*Task directions:* Every line from the line containing "dimxs_and2 #(.RTZ_INPUTS(1'b0)) u_and" through the final line of the data is to be printed exactly; no other line is to appear.
===== Source material =====
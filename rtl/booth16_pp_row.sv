// One radix-16 Booth partial-product row before sign extension.
//
// Selects |d| * X among the precomputed multiples and complements it when the
// digit is negative, giving (|d| X) XOR neg. The two's complement "+1" is not
// added here: it is a separate bit (the row's negation bit) placed at the
// row's lowest column of the array. Selection and one's complement are the
// usual Booth structure; the document does not detail this step.
//
// Purely combinational. mag must be 0..8; mag = 0 selects zero.
module booth16_pp_row
  import booth16_pkg::*;
#(
  parameter int unsigned N = 64
) (
  input  logic [8:0][N+2:0] mult,
  input  digit_t            digit,
  output logic [N+2:0]      row
);

  logic [N+2:0] sel;

  always_comb begin
    if (digit.mag == 4'd0 || digit.mag > 4'd8) sel = '0;
    else                                      sel = mult[digit.mag];
    row = sel ^ {(N+3){digit.neg}};
  end

endmodule
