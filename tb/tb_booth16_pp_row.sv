// Self-checking testbench of one partial-product row: with real multiples
// of a random x, every digit -8..8 (and negative zero) must give
// (|d| * x) XOR {neg}.
module tb_booth16_pp_row;
  import booth16_pkg::*;
  logic clk = 1'b0;
  always #5 clk = ~clk;
  int checks = 0, failures = 0;

  initial begin : watchdog
    repeat (100000) @(posedge clk);
    failures++;
    $display("TB_RESULT checks=%0d failures=%0d", checks, failures);
    $finish;
  end

  logic [63:0]      x;
  logic [8:0][66:0] mult;
  digit_t           digit;
  logic [66:0]      row;

  booth16_pp_row #(.N(64)) dut (.mult(mult), .digit(digit), .row(row));

  initial begin
    for (int i = 0; i < 5000; i++) begin
      x = (i == 0) ? '1 : {$urandom, $urandom};
      for (int k = 0; k <= 8; k++) mult[k] = 67'(x) * 67'(k);
      for (int m = 0; m <= 8; m++) begin
        for (int s = 0; s < 2; s++) begin
          logic [66:0] r;
          digit.mag = 4'(m);
          digit.neg = 1'(s);
          #1;
          r = (67'(x) * 67'(m)) ^ {67{1'(s)}};
          checks++;
          if (row !== r) begin
            failures++;
            if (failures < 10) $display("FAIL x=%h d=%0d neg=%0d got %h ref %h", x, m, s, row, r);
          end
        end
      end
    end
    $display("TB_RESULT checks=%0d failures=%0d", checks, failures);
    $finish;
  end
endmodule
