// dimxs_and_top: a return-to-one (RTO) island inside a return-to-zero (RTZ)
// system, computing the AND of two 1-of-2 operands with a DIMxS gate.
//
// Glitch tolerance of the C-elements is better when their memorising states
// hold a 1. RTO logic keeps them there, so the AND is evaluated in the RTO
// domain even though the surrounding channels use RTZ. The operands enter as
// RTZ 1-of-2 channels, cross into RTO, are combined by dimxs_and2 and the
// result is converted back to RTZ. Both borders are the inverter interface of
// rtz_rto_conv (the RTO value of a wire is the inverse of its RTZ value).
// With BORDER_INV_C set, the input border is instead folded into the gate:
// its maxterm generators become inverted C-elements fed by the RTZ wires.
// The RTO result is also brought out for an RTO consumer.
//
// The 4-phase handshake (the acknowledge wire) belongs to the sender and the
// receiver around this island and is not part of it: the island is purely
// combinational logic with C-element state, and is brought to its start
// state by an RTZ spacer (all wires 0) on both operands.
//
// The construction (inverter borders, DIMxS AND) follows the document; the
// port list and the BORDER_INV_C option are this design's own.
//
// Ports: a_rtz, b_rtz operand channels (RTZ); q_rtz result (RTZ); q_rto the
// same result before the output border (RTO). Timing: no clock.
`timescale 1ps / 1ps
module dimxs_and_top
  import dual_rail_pkg::*;
#(
  parameter bit BORDER_INV_C = 1'b0
) (
  input  dr_t a_rtz,
  input  dr_t b_rtz,
  output dr_t q_rtz,
  output dr_t q_rto
);

  dr_t in_rtz [2];
  dr_t res_rto [1];
  dr_t res_rtz [1];

  assign in_rtz[0] = a_rtz;
  assign in_rtz[1] = b_rtz;

  if (BORDER_INV_C) begin : g_invc_border
    // RTZ operands go straight to inverted C-elements inside the gate.
    dimxs_and2 #(.RTZ_INPUTS(1'b1)) u_and (
      .a(in_rtz[0]), .b(in_rtz[1]), .q(res_rto[0])
    );
  end else begin : g_inv_border
    dr_t in_rto [2];
    rtz_rto_conv #(.N(2)) u_in_border (.din(in_rtz), .dout(in_rto));
    dimxs_and2 #(.RTZ_INPUTS(1'b0)) u_and (
      .a(in_rto[0]), .b(in_rto[1]), .q(res_rto[0])
    );
  end

  rtz_rto_conv #(.N(1)) u_out_border (.din(res_rto), .dout(res_rtz));

  assign q_rto = res_rto[0];
  assign q_rtz = res_rtz[0];

endmodule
=====
*Finished exercise:*
    dimxs_and2 #(.RTZ_INPUTS(1'b0)) u_and (
      .a(in_rto[0]), .b(in_rto[1]), .q(res_rto[0])
    );
  end

  rtz_rto_conv #(.N(1)) u_out_border (.din(res_rto), .dout(res_rtz));

  assign q_rto = res_rto[0];
  assign q_rtz = res_rtz[0];

endmodule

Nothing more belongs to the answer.